• [Exercise inputs]
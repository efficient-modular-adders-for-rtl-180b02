// tb_sea_ctrl: cycle-by-cycle check of the round controller at its default
// round count (93) and at 7 rounds. For each round t it checks busy,
// round_en, swap (only in round floor(NR/2)), use_left (after it), the
// constant index (t, then NR - t) and done (round NR), that an operation
// lasts exactly NR cycles, and that a start pulse during an operation is
// ignored.
module tb_sea_ctrl;
  int checks = 0, failures = 0;

  logic clk = 1'b0, rst_n = 1'b0, start = 1'b0;
  always #5 clk = ~clk;

  logic       busy0, load0, ren0, swap0, left0, done0;
  logic [6:0] idx0;
  logic       busy1, load1, ren1, swap1, left1, done1;
  logic [2:0] idx1;

  sea_ctrl          u0 (.clk, .rst_n, .start, .busy(busy0), .load(load0), .round_en(ren0),
                        .swap(swap0), .use_left(left0), .const_idx(idx0), .done(done0));
  sea_ctrl #(.NR(7)) u1 (.clk, .rst_n, .start, .busy(busy1), .load(load1), .round_en(ren1),
                        .swap(swap1), .use_left(left1), .const_idx(idx1), .done(done1));

  initial begin
    repeat (2000) @(posedge clk);
    failures++;
    $display("TB_RESULT checks=%0d failures=%0d", checks, failures);
    $finish;
  end

  task automatic check(input bit ok, input string what);
    checks++;
    if (!ok) begin
      failures++;
      if (failures < 10) $display("%0t: %s", $time, what);
    end
  endtask

  initial begin
    repeat (2) @(posedge clk);
    rst_n = 1'b1;
    for (int op = 0; op < 2; op++) begin
      @(negedge clk);
      check(!busy0 && !busy1, "busy while idle");
      start = 1'b1;
      #1;
      check(load0 && load1, "start not accepted");
      @(negedge clk);
      start = 1'b0;
      for (int t = 1; t <= 93; t++) begin
        if (t == 5 || t == 40) start = 1'b1;  // ignored while busy
        #1;
        check(busy0 && ren0 && !load0, "round 93: busy/round_en");
        check(swap0 == (t == 46), "round 93: swap");
        check(left0 == (t > 46), "round 93: use_left");
        check(int'(idx0) == (t <= 46 ? t : 93 - t), "round 93: const_idx");
        check(done0 == (t == 93), "round 93: done");
        if (t <= 7) begin
          check(busy1 && ren1, "round 7: busy");
          check(swap1 == (t == 3), "round 7: swap");
          check(left1 == (t > 3), "round 7: use_left");
          check(int'(idx1) == (t <= 3 ? t : 7 - t), "round 7: const_idx");
          check(done1 == (t == 7), "round 7: done");
        end else if (t > 8 && t <= 40) begin
          check(!busy1, "round 7: still busy");
        end
        @(negedge clk);
        start = 1'b0;
      end
      check(!busy0, "93 rounds: busy after round 93");
    end
    $display("TB_RESULT checks=%0d failures=%0d", checks, failures);
    $finish;
  end
endmodule
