// sea_sbox: the SEA substitution layer S on one n/2-bit half.
//
// The half is n_b words of B bits (word i in bits [B*i +: B]). The 3-bit S-box
// is applied in bitsliced form to each group of three consecutive words
// (a, b, c) = (x_3i, x_3i+1, x_3i+2), so one evaluation substitutes B 3-bit
// values at once, bit j of a, b and c forming one value:
//   a1 = (c  & b ) ^ a
//   b1 = (c  & a1) ^ b
//   c1 = (a1 | b1) ^ c
//   a2 = (c1 & b1) ^ a1        output (a2, b1, c1)
// The paper names the S-box but does not define it; these equations are
// those of the original SEA specification. NB must be a multiple of 3.
// Purely combinational: three AND/OR levels and XORs per bit.
module sea_sbox #(
  parameter int unsigned NB = 6,
  parameter int unsigned B  = 8
) (
  input  logic [NB*B-1:0] x,
  output logic [NB*B-1:0] y
);

  if (NB % 3 != 0) begin : g_bad_nb
    $error("sea_sbox: NB must be a multiple of 3");
  end

  for (genvar g = 0; g < NB / 3; g++) begin : g_grp
    logic [B-1:0] a, b, c, a1, b1, c1, a2;
    always_comb begin
      a  = x[B*(3*g)   +: B];
      b  = x[B*(3*g+1) +: B];
      c  = x[B*(3*g+2) +: B];
      a1 = (c & b) ^ a;
      b1 = (c & a1) ^ b;
      c1 = (a1 | b1) ^ c;
      a2 = (c1 & b1) ^ a1;
    end
    assign y[B*(3*g)   +: B] = a2;
    assign y[B*(3*g+1) +: B] = b1;
    assign y[B*(3*g+2) +: B] = c1;
  end

endmodule
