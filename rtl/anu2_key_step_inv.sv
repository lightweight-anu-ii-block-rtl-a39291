// anu2_key_step_inv: one step of the ANU-II key schedule run backwards,
// purely combinational.
//
// Decryption needs the round subkeys in reverse order. Instead of storing
// all 25, the decryption unit starts from the key left after the last
// encryption update and undoes one update per round, the three operations
// of anu2_key_step in reverse order:
//   1. XOR bits 63..59 with the round counter rc,
//   2. pass bits 7..4 and 3..0 each through the inverse S-box,
//   3. rotate the 128-bit key right by 13.
// The subkeys rk1 = key_o[31:0], rk2 = key_o[63:32] are those of the
// recovered key, i.e. the ones encryption round rc used.
// Interface: key_i the key after update rc, key_o the key before it.
// Zero latency. The cipher specification only says that the subkeys are
// needed in reverse order; undoing the update step is this design's way.
module anu2_key_step_inv
  import anu2_pkg::*;
(
  input  key_t  key_i,
  input  rc_t   rc,
  output key_t  key_o,
  output half_t rk1,
  output half_t rk2
);

  key_t    unmixed;
  nibble_t s_hi, s_lo;

  anu2_sbox_inv u_sbox_hi (.x(key_i[7:4]), .y(s_hi));
  anu2_sbox_inv u_sbox_lo (.x(key_i[3:0]), .y(s_lo));
  anu2_rot #(.W(KEY_W), .AMOUNT(13), .LEFT(1'b0)) u_ror13 (.a(unmixed), .y(key_o));

  always_comb begin
    unmixed        = key_i;
    unmixed[63:59] = key_i[63:59] ^ rc;
    unmixed[7:0]   = {s_hi, s_lo};
    rk1            = key_o[31:0];
    rk2            = key_o[63:32];
  end

endmodule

• [Work to complete] Where a line above holds the word "checks", copy it.

• [Completed task]
// round count (93) and at 7 rounds. For each round t it checks busy,
  int checks = 0, failures = 0;
    $display("TB_RESULT checks=%0d failures=%0d", checks, failures);
    checks++;
    $display("TB_RESULT checks=%0d failures=%0d", checks, failures);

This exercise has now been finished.